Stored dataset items
◆ ◆ ◆ ◆ ◆

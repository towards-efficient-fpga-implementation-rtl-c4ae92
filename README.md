# Montgomery-ladder elliptic curve processor over GF(2^m)

This is a small crypto-processor for elliptic curve point multiplication,
Q = kP, on binary curves y² + xy = x³ + ax² + b over GF(2^m). It is meant for
FPGA use in IoT and embedded devices. The default field is GF(2^163), with the
NIST pentanomial F(x) = x¹⁶³ + x⁷ + x⁶ + x³ + 1. The same RTL also runs over
GF(2^409) (F(x) = x⁴⁰⁹ + x⁸⁷ + 1) when its parameters are changed.

The design rests on four ideas:

* **Montgomery ladder in López-Dahab x-only coordinates.** Each key bit costs
  one point addition plus one point doubling. Only X and Z are kept for the two
  ladder points. No inversion is needed until the very end.
* **Three field multipliers working in two stages.** A ladder step has six
  multiplications. They run as 3 + 3 on three multipliers. The second stage
  takes its operands straight from the first stage's multiplier outputs.
* **Forward paths instead of temporaries.** Short-lived products never go
  through the register file. So the ladder state fits in **four** registers
  (X1, Z1, X2, Z2), and the second stage starts in the same cycle the first one
  finishes.
* **One inversion, done with Itoh-Tsujii.** At the end, the projective result is
  turned into affine (xk, yk). This needs a single inversion, of x·Z1·Z2. It
  uses a Karatsuba-Ofman multiplier and a 4-way squarer chain, and it overlaps
  the multiplications that do not depend on it.

With the defaults, a full 163-bit key takes **728 clock cycles**. That is 4
cycles per key bit, plus 80 cycles of set-up, conversion and memory access.

## Structure

```
                 host port (k, x, y in / xk, yk out)
                          |
                    +-----------+
                    | eccp_bram |  8 x m-bit words, dual port
                    +-----------+
                          | port B
   start, curve_b   +-----------+   LOAD / STEP(k_i)    +---------------+
  ----------------->| eccp_ctrl |---------------------->| eccp_padd_dbl |
   busy, done, err  |           |<--- ready / done -----|  regfile (4)  |
  <-----------------|           |                       |  3 x gf_mul_ds|
                    |           |---- start ----------->|  4 x gf_sqr   |
                    |           |<--- xk, yk, inf ---+  |  2 x gf_add   |
                    +-----------+                    |  +---------------+
                                                     |     | X1 Z1 X2 Z2
                                              +--------------+
                                              | eccp_convert | gf_mul_ds + gf_inv_ita
                                              +--------------+   (gf_mul_ko, gf_sqr_n)
```

| module | role |
|---|---|
| `eccp_top` | the processor: wires RAM, control, point unit and conversion |
| `eccp_ctrl` | reads k, x, y; finds the leading one of k; issues LOAD then one STEP per key bit; starts the conversion; writes xk, yk back |
| `eccp_padd_dbl` | one ladder step (x-only addition + doubling) on three multipliers, with forward paths |
| `eccp_regfile` | the point unit's register file; read ports are address-selected multiplexers |
| `eccp_convert` | projective to affine: 10 products on one multiplier, plus one inversion |
| `eccp_bram` | dual-port block RAM: host port A, control-unit port B |
| `gf_mul_ds` | digit-serial multiplier; with digit size DS = m it is bit-parallel (one cycle) |
| `gf_mul_ko`, `kmul_poly` | combinational Karatsuba-Ofman multiplier (a recursive tree of half-size products) |
| `gf_inv_ita` | Itoh-Tsujii inverter |
| `gf_sqr`, `gf_sqr_n` | squarer, and a chain of N squarers |
| `gf_reduce`, `gf_add` | reduction modulo F(x), and field addition (XOR) |
| `gf_pkg`, `eccp_pkg` | field constants (F(x) low parts, B-163's b); command enum, register and RAM addresses |

## The ladder step (eccp_padd_dbl)

The ladder state is (X1:Z1) = kP and (X2:Z2) = (k+1)P, with x-only coordinates.
For each key bit k_i, one pair gets the sum and the other pair is doubled:

* k_i = 1: (X1,Z1) ← Add, and (X2,Z2) ← Double.
* k_i = 0: (X2,Z2) ← Add, and (X1,Z1) ← Double.

In the formulas below, a marks the pair that gets the sum and d the pair that is
doubled. x is the base point's affine x.

```
Add:    Za' = (X1·Z2 + X2·Z1)²        Xa' = x·Za' + (X1·Z2)(X2·Z1)
Double: Zd' = Xd²·Zd²                 Xd' = Xd⁴ + b·Zd⁴
```

The two address multiplexers (`a_sel`, `b_sel`) pick which register pair plays
a and which plays d. The cross products X1·Z2 and X2·Z1 can be formed as
Xa·Zd and Xd·Za whatever k_i is. Both uses of them are symmetric, so swapping
them changes nothing.

| | multiplier 1 | multiplier 2 | multiplier 3 | written at the end of the stage |
|---|---|---|---|---|
| stage 1 (operands from registers) | Xa·Zd | Xd·Za | Xd²·Zd² | Za ← (M1+M2)², Zd ← M3 |
| stage 2 (operands forwarded) | x·(M1+M2)² | M1·M2 | b·Zd⁴ (old Zd) | Xa ← M1+M2, Xd ← Xd⁴ + M3 |

The second stage is started in the cycle that the first stage's results appear:

* `d_sel` switches the multiplier operands to the forward paths.
* `e_sel` feeds the adder output into the squarer to form Za.

Overwriting Zd at the end of stage 1 is safe. Stage 2 reads b·Zd⁴ through the
squarers in that same cycle, before the write takes effect. So the two cross
products are never stored at all, and no temporary registers are needed.

Timing: with ND = ⌈m/DS⌉ cycles per product, a STEP takes 2·ND + 1 cycles. That
is 3 cycles with the bit-parallel default. LOAD takes one cycle. It sets
(X1,Z1) = (x,1) and (X2,Z2) = (x⁴+b, x²), which are P and 2P.

The curve coefficient a does not appear anywhere. The x-only formulas need only
b, which comes in as the `curve_b` input.

## Recovering the affine point (eccp_convert, gf_inv_ita)

```
xk = X1/Z1 = X1·(x·Z2) / (x·Z1·Z2)
yk = (x + xk)·[(X1 + x·Z1)(X2 + x·Z2) + (x² + y)·Z1·Z2] / (x·Z1·Z2) + y
```

The sequence has ten multiplications on one `gf_mul_ds`:

1. Z1·Z2
2. x·Z1
3. x·Z2
4. x·Z1·Z2. The inverter starts here.
5. (X1 + xZ1)(X2 + xZ2)
6. (x² + y)·Z1Z2
7. X1·xZ2
8. xk. This waits for the inverse.
9. (x + xk)·[…]
10. yk

The Itoh-Tsujii inverter computes a⁻¹ = (a^(2^(m−1)−1))², where
β_k = a^(2^k−1). It follows the binary addition chain of m − 1:

* β₂ₖ = β_k^(2^k)·β_k (k squarings and one multiply)
* β_(k+1) = β_k²·a (one squaring and one multiply)

For m = 163 (m − 1 = 10100010b) this is 9 multiplications. For m = 409 the
binary chain of 408 = 110011000b would need 11. Instead, the parameter
`ADD_K` = 24 runs the binary chain only up to 384 = 408 − 24 and keeps β₂₄ on
the way. One closing step, β₄₀₈ = β₃₈₄^(2^24)·β₂₄, then finishes the job. The
chain is 1, 2, 3, 6, 12, 24, …, 384, 408: 10 multiplications.

The multiplications use the combinational Karatsuba-Ofman multiplier, one
cycle each. The k-fold squarings use `gf_sqr_n`, up to SQN = 4 squarings per
cycle. The inversion takes 54 cycles for m = 163 and 115 for m = 409. The
whole conversion takes 70 cycles with the defaults.

`inf` / `err` is raised when Z1 = 0, which means kP is the point at infinity.

## Interface and use

Block RAM words (`eccp_pkg`): 0 = k, 1 = x, 2 = y, 3 = xk, 4 = yk. Each word is
m bits.

1. Write k, x and y through the host port (`host_we`, `host_addr`,
   `host_wdata`). Reads return data one cycle after the address.
2. Drive `curve_b` and pulse `start` for one cycle.
3. `busy` stays high until `done` pulses.
4. If `err` is 0, read xk and yk from words 3 and 4.

`err` = 1 means k = 0 or kP = ∞. The result words are then not written.

A key does not need its top bit set. The control unit finds the leading one
and starts the ladder there. So the run time is 80 + 4t cycles for a key whose
leading one is bit t. Note that this makes the time depend on the key length.

All registers reset asynchronously on `rst_n` low. The block RAM is not reset;
its initial contents are zero.

Parameters of `eccp_top`:

| parameter | default | meaning |
|---|---|---|
| `M` | 163 | field degree m |
| `FLOW` | `gf_pkg::f_low(M)` | F(x) − x^m. Known for m = 163, 409 and 17. |
| `DS` | `M` | multiplier digit size. DS = M is bit-parallel. |
| `MUL_KO` | 0 | 1 (with DS = M): the point unit and the conversion unit use Karatsuba-Ofman multipliers instead of the bit-parallel array. Same timing. |
| `SQN` | 4 | squarings per cycle in the inverter |
| `KO_BASE` | 22 | width at which the Karatsuba-Ofman recursion stops |

For GF(2^409), set `M = 409` and a smaller DS, such as 52 or 26.

## Performance

| configuration | cycles for a full-length key | published run time × clock |
|---|---|---|
| m = 163, DS = 163 (default) | 728 | 1.9 µs × 369.5 MHz ≈ 702 |
| m = 163, MUL_KO = 1 | 728 | 3.583 µs × 151.9 MHz ≈ 544 |
| m = 409, DS = 52 | 7534 | 29 µs × 253.77 MHz ≈ 7359 |
| m = 409, DS = 26 | 14118 | 59 µs × 317.14 MHz ≈ 18711 |

The cycle formula is 10 + C + (2·ND + 2)·t, where C = 1 + 7(ND+1) + 1 + T_inv
is the conversion time. Clock rates, slice counts and power depend on the FPGA
and are not modelled here.

## How the design departs from the architecture it implements

* The Karatsuba-Ofman variant of the ladder (`MUL_KO = 1`) computes each
  product in one cycle, exactly like the bit-parallel default, so both take
  728 cycles. The published figures imply fewer cycles for the
  Karatsuba-Ofman variant than for the bit-parallel one. How that variant
  is scheduled is not described, so this design does not try to match it.
* The digit-serial multiplier processes one digit combinationally per cycle. It
  has no internal pipeline.
* The conversion has its own multiplier and does not reuse the point unit's
  three.
* The sequential, single-multiplier form of the ladder is not included. Neither
  is the double-and-add method with López-Dahab point addition and doubling.
* The register file has 4 registers; the architecture allows 4 to 6. It has 4
  read and 4 write ports. The operand multiplexer wiring (`a_sel`, `b_sel`,
  `d_sel`, `e_sel`) follows the description of the stages above.
* Not handled: k such that (k+1)P = ∞ (for example k = n − 1). The conversion
  then divides by zero and returns a wrong point.
* The design is not hardened against side channels. The run time depends on
  the position of the key's leading one.

## Verification

Every module has a self-checking testbench in `tb/`. Each one prints
`TB_RESULT checks=N failures=F` and stops itself through a watchdog. Reference
values come from `tb_gf_ref_pkg`. That package is a separate implementation:
shift-and-add multiplication with interleaved reduction, and inversion by
exponentiation.

| testbench | what it checks |
|---|---|
| `tb_gf_add`, `tb_gf_reduce`, `tb_gf_sqr`, `tb_gf_sqr_n`, `tb_gf_mul_ko` | random operands against the reference; m = 163, and m = 409 where relevant |
| `tb_gf_mul_ds` | DS = 163, 82, 42 and the Karatsuba-Ofman form: values, and latency ⌈163/DS⌉ |
| `tb_gf_inv_ita` | a·a⁻¹ = 1, 0⁻¹ = 0, and the cycle count from the addition chain, for m = 163 (SQN 4 and 1) and m = 409 (ADD_K = 24 and the plain binary chain) |
| `tb_eccp_regfile`, `tb_eccp_bram` | random traffic against a model, including write collisions |
| `tb_eccp_padd_dbl` | 40 random ladder steps against the x-only formulas; 3- and 5-cycle steps; x(2G) and x(3G) on B-163 |
| `tb_eccp_convert` | affine recovery of G, 2G and 0x1234567·G from randomly scaled projective inputs; the 70-cycle run; the Z1 = 0 flag |
| `tb_eccp_ctrl` | command stream, key-bit order, RAM write-back and error exits, using models of the point and conversion units |
| `tb_eccp_top` | default parameters, NIST B-163; see below |
| `tb_eccp_top_409` | m = 409 with DS = 52 and DS = 26; see below |
| `tb_eccp_top_ko` | MUL_KO = 1 on B-163: the same seven scalars and cycle counts, and err for k = n |

`tb_eccp_top` runs end to end at the default parameters on NIST B-163. It
checks:

* seven scalars, including full-length and short keys, against precomputed
  multiples of the generator;
* that each result lies on the curve;
* the cycle count 80 + 4t;
* err for k = 0 and for k = n, the group order;
* that every mechanism occurred at least once: LOAD, steps with k_i = 0 and
  k_i = 1, forwarded stage-2 starts, inversions, leading-zero skip, and both
  error exits.

`tb_eccp_top_409` uses a random curve with b chosen at random. Its base point
was found by solving the curve equation for y. It checks 3P and kP for a full
409-bit k.

To run one testbench with Verilator from the repository root:

```
verilator --binary --timing --assert -Wno-fatal --top-module tb_eccp_top \
  -y rtl -y tb +libext+.sv rtl/gf_pkg.sv rtl/eccp_pkg.sv tb/tb_gf_ref_pkg.sv \
  tb/tb_eccp_top.sv -o sim && ./obj_dir/sim
```

Swap the top module name and its file to run any other testbench. Each
simulation finishes in seconds. Building the GF(2^409) testbench takes about
half a minute.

◆ ◆ ◆ ◆ ◆

*The task*:
Begin with the first line of the data above and, please, print each line exactly until you have printed the line containing "products never go"; print nothing else.

*Output of the exercise*:
repository towards-efficient-fpga-implementation-rtl-c4ae92
filename README.md
# Montgomery-ladder elliptic curve processor over GF(2^m)

This is a small crypto-processor for elliptic curve point multiplication,
Q = kP, on binary curves y² + xy = x³ + ax² + b over GF(2^m). It is meant for
FPGA use in IoT and embedded devices. The default field is GF(2^163), with the
NIST pentanomial F(x) = x¹⁶³ + x⁷ + x⁶ + x³ + 1. The same RTL also runs over
GF(2^409) (F(x) = x⁴⁰⁹ + x⁸⁷ + 1) when its parameters are changed.

The design rests on four ideas:

* **Montgomery ladder in López-Dahab x-only coordinates.** Each key bit costs
  one point addition plus one point doubling. Only X and Z are kept for the two
  ladder points. No inversion is needed until the very end.
* **Three field multipliers working in two stages.** A ladder step has six
  multiplications. They run as 3 + 3 on three multipliers. The second stage
  takes its operands straight from the first stage's multiplier outputs.
* **Forward paths instead of temporaries.** Short-lived products never go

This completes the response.